Yang perlu dilakukan sebagai umat yang beragama adalah bisa melakukan pemahaman secara komprehensif dan bisa melakukan riset secara mendalam, tambah Widhi. "Kadang ada satu perspektif keilmuan yang berbeda. Hal itu yang perlu kita perjelas, perspektif kajian tentang fenomena, katakanlah semacam itu. Yang harus kita perdalam, tidak hanya dalam satu aspek tapi juga aspek yang lain. Sehingga ketika melakukan kajian, yang sifatnya adalah multi-disiplin, di situ agama akan bisa menjelaskan. Tidak hanya, katakanlah dalam satu sisi kita tidak bisa menjawab, tapi dari aspek yang lain barang kali kita bisa menemukan penjelasan yang lebih baik," demikian Widhi memaparkan hubungan antara agama dengan riset ilmu pengetahuan. Pria yang kini bermukim di Bergheim, Jerman ini berharap semakin banyak santri yang tertarik dengan berbagai ilmu pengetahuan agar semakin banyak yang berkesempatan memberi manfaat bagi masyarakat. 

Anang Widhi Nirwansyah
Ustaz Anang Widhi Nirwansyah bermukim di JermanFoto: Anang Widhi

Para santri di era abad 21 menghadapi tantangan teknologi, ujar cendikiawan muslim Media Zainul Bahri, guru besar Universitas Islam Nasional (UIN).

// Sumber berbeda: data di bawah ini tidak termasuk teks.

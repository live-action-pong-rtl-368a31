// Fully pipelined unsigned integer divider.
//
// Restoring division, one quotient bit per pipeline stage, MSB first: stage i
// shifts the next dividend bit into the partial remainder and subtracts the
// divisor when it fits. With an input register and an output register the
// latency is W + 2 clocks (18 for W = 16), and a new division can start on
// every clock. A zero divisor gives an all-ones quotient (callers avoid it).
// It stands in for the 16-bit divider cores of the original converter, whose
// latency it matches.
module pipe_divider #(
  parameter int unsigned W = 16
) (
  input  logic         clk,
  input  logic [W-1:0] dividend,
  input  logic [W-1:0] divisor,
  output logic [W-1:0] quotient,
  output logic [W-1:0] remainder
);

  logic [W-1:0] num [W+1];   // dividend bits not yet consumed (shifted left)
  logic [W-1:0] den [W+1];
  logic [W:0]   rem [W+1];   // partial remainder
  logic [W-1:0] quo [W+1];

  always_ff @(posedge clk) begin
    num[0] <= dividend;
    den[0] <= divisor;
    rem[0] <= '0;
    quo[0] <= '0;
    for (int i = 0; i < W; i++) begin
      logic [W:0] trial;
      trial = {rem[i][W-1:0], num[i][W-1]};
      num[i+1] <= num[i] << 1;
      den[i+1] <= den[i];
      if (trial >= {1'b0, den[i]}) begin
        rem[i+1] <= trial - {1'b0, den[i]};
        quo[i+1] <= {quo[i][W-2:0], 1'b1};
      end else begin
        rem[i+1] <= trial;
        quo[i+1] <= {quo[i][W-2:0], 1'b0};
      end
    end
    quotient  <= quo[W];
    remainder <= rem[W][W-1:0];
  end

endmodule
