// Frame-memory reader for the display ("memory access").
//
// Each 36-bit frame-memory word holds two 18-bit pixels: bits [35:18] the
// even column, bits [17:0] the odd column. The display position is forecast
// FORECAST clocks ahead (wrapping into the next line and frame) and the read
// address is {vcount_f, hcount_f[9:1]}. Reads are only honoured on even
// hcount, because the top gives the odd cycles to camera writes. The word
// returned two clocks later is latched on the next even cycle, moved to an
// output register on the odd cycle after that, and its two halves are put
// on vr_pixel on the following even and odd cycles.
//
// Timing, with a memory of two clocks read latency: vr_pixel during hcount k
// is the stored pixel of column k + FORECAST - 4 of line vcount (of the next
// line once the forecast wraps). vr_pixel is combinational from a register and
// hcount[0]. FORECAST = 8 and the latch/hold/select scheme follow the original
// design; the wrap at the true line length of 1344 is this design's choice.
module vram_display
  import pong_pkg::*;
#(
  parameter int unsigned FORECAST = 8
) (
  input  logic        clk,
  input  logic        rst,
  input  hcount_t     hcount,
  input  vcount_t     vcount,
  output logic [17:0] vr_pixel,
  output logic [18:0] vram_addr,
  input  logic [35:0] vram_read_data
);

  hcount_t hcount_f;
  vcount_t vcount_f;

  always_comb begin
    if (hcount >= hcount_t'(H_TOTAL - FORECAST)) begin
      hcount_f = hcount - hcount_t'(H_TOTAL - FORECAST);
      vcount_f = (vcount == vcount_t'(V_TOTAL - 1)) ? '0 : vcount + 1'b1;
    end else begin
      hcount_f = hcount + hcount_t'(FORECAST);
      vcount_f = vcount;
    end
  end

  assign vram_addr = {vcount_f, hcount_f[9:1]};

  logic [35:0] vr_data_latched, last_vr_data;

  always_ff @(posedge clk) begin
    if (rst) begin
      vr_data_latched <= '0;
      last_vr_data    <= '0;
    end else begin
      if (!hcount[0]) vr_data_latched <= vram_read_data;
      if (hcount[0])  last_vr_data    <= vr_data_latched;
    end
  end

  assign vr_pixel = hcount[0] ? last_vr_data[17:0] : last_vr_data[35:18];

endmodule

Ia juga berharap agar santri-santri yang terus mengembangkan ilmu pengetahuan bisa terus didorong untuk semakin maju.

Zainul menambahkan, untuk konteks Indonesia, ilmu agama itu sudah relatif surplus, banyak yang mendalami ilmu agama. Jadi sangat baik jika dipadu dengan ilmu pengetahuan. "Dari orang-orang yang mendalami ilmu agama itu, ada yang bagus: mengembangkan keadaban publik, ilmu pengetahuan dan kemanusiaan. Tapi banyak juga yang malah konservatif, melulu memakai  teologi atau doktrin agama dalam melihat perkembangan ilmu pengetahuan dan humaniora. Jadi agama malah kelihatan sempit, ahumanis, dan dalam beberapa hal malah menolak keabsahan ilmu pengetahuan dan sains,” ungkapnya mendukung penelitian yang dilakukan Widhi dan para santri ilmuwan muslim lainnya.

Santri saintis akan membawa manfaat di dalam internal umat Islam sendiri dan kepada dunia internasional/dunia luar nonmuslim, pungkasnya.